= Prostate cancer staging =

Process of categorizing cancer risk

Prostate cancer staging is the process by which physicians categorize the risk of cancer having spread beyond the prostate, or equivalently, the probability of being cured with local therapies such as surgery or radiation. Once patients are placed in prognostic categories, this information can contribute to the selection of an optimal approach to treatment. Prostate cancer stage can be assessed by either clinical or pathological staging methods. Clinical staging usually occurs before the first treatment and tumour presence is determined through imaging and rectal examination, while pathological staging is done after treatment once a biopsy is performed or the prostate is removed by looking at the cell types within the sample.

There are two schemes commonly used to stage prostate cancer in the United States. The most common is promulgated by the American Joint Committee on Cancer (AJCC), and is known as the TNM system, which evaluates the size of the tumor, the extent of involved lymph nodes, and any metastasis (distant spread) and also takes into account cancer grade. As with many other cancers, these are often grouped into four stages (I–IV).

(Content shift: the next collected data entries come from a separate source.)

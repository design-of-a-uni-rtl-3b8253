// switch_box: 2x2 exchange element of the MultiRing switch fabric.
//
// Two data inputs I0/I1, one control input C, two data outputs O0/O1.
// C = 0 connects I0->O0 and I1->O1 (straight); C = 1 connects I0->O1 and
// I1->O0 (crossed). Purely combinational, no clock; a link is WIDTH bits wide
// and every bit is switched by the same C.
//
// Two gate structures of the same function are offered, as in the published
// design:
//   SB_AND_OR : four AND, two OR, one NOT (seven gates per bit)
//   SB_XOR    : two AND, one OR, one NOT, two XOR (six gates per bit),
//               O0 is the AND/OR multiplexer and O1 = I0 ^ I1 ^ O0
// The XOR equation for O1 is this design's reading of the six-gate form;
// it gives the same outputs as the seven-gate form for every input.
// SB_XOR is the default because it is the form the gate-count comparison uses.
module switch_box
  import mr_pkg::*;
#(
  parameter int unsigned WIDTH = 1,
  parameter sb_impl_e    IMPL  = SB_XOR
) (
  input  logic [WIDTH-1:0] i0,
  input  logic [WIDTH-1:0] i1,
  input  logic             c,
  output logic [WIDTH-1:0] o0,
  output logic [WIDTH-1:0] o1
);

  logic [WIDTH-1:0] cw, cw_n;

  assign cw   = {WIDTH{c}};
  assign cw_n = ~cw;

  always_comb begin
    o0 = (i0 & cw_n) | (i1 & cw);
    if (IMPL == SB_AND_OR) o1 = (i0 & cw) | (i1 & cw_n);
    else                   o1 = i0 ^ i1 ^ o0;
  end

endmodule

Another scheme that was used in the past was Whitmore-Jewett staging, although TNM staging is more common in modern practice.

In the United Kingdom, the 5-tiered Cambridge Prognostic Group (CPG) is used, replacing a previous system that divided prostate cancer into three risk groups.

==TNM staging==

From the AJCC 7th edition and UICC 7th edition.

Stage I disease is cancer that is found incidentally in a small part of the sample when prostate tissue is removed for other reasons, such as benign prostatic hyperplasia, and the cells closely resemble normal cells and the gland feels normal to the examining finger. In Stage II more of the prostate is involved and a lump can be felt within the gland. In Stage III, the tumor has spread through the prostatic capsule and the lump can be felt on the surface of the gland. In Stage IV disease, the tumor has invaded nearby structures or has spread to lymph nodes or other organs. The Gleason Grading System is based on cellular content and tissue architecture from biopsies, which provides an estimate of the destructive potential and ultimate prognosis of the disease.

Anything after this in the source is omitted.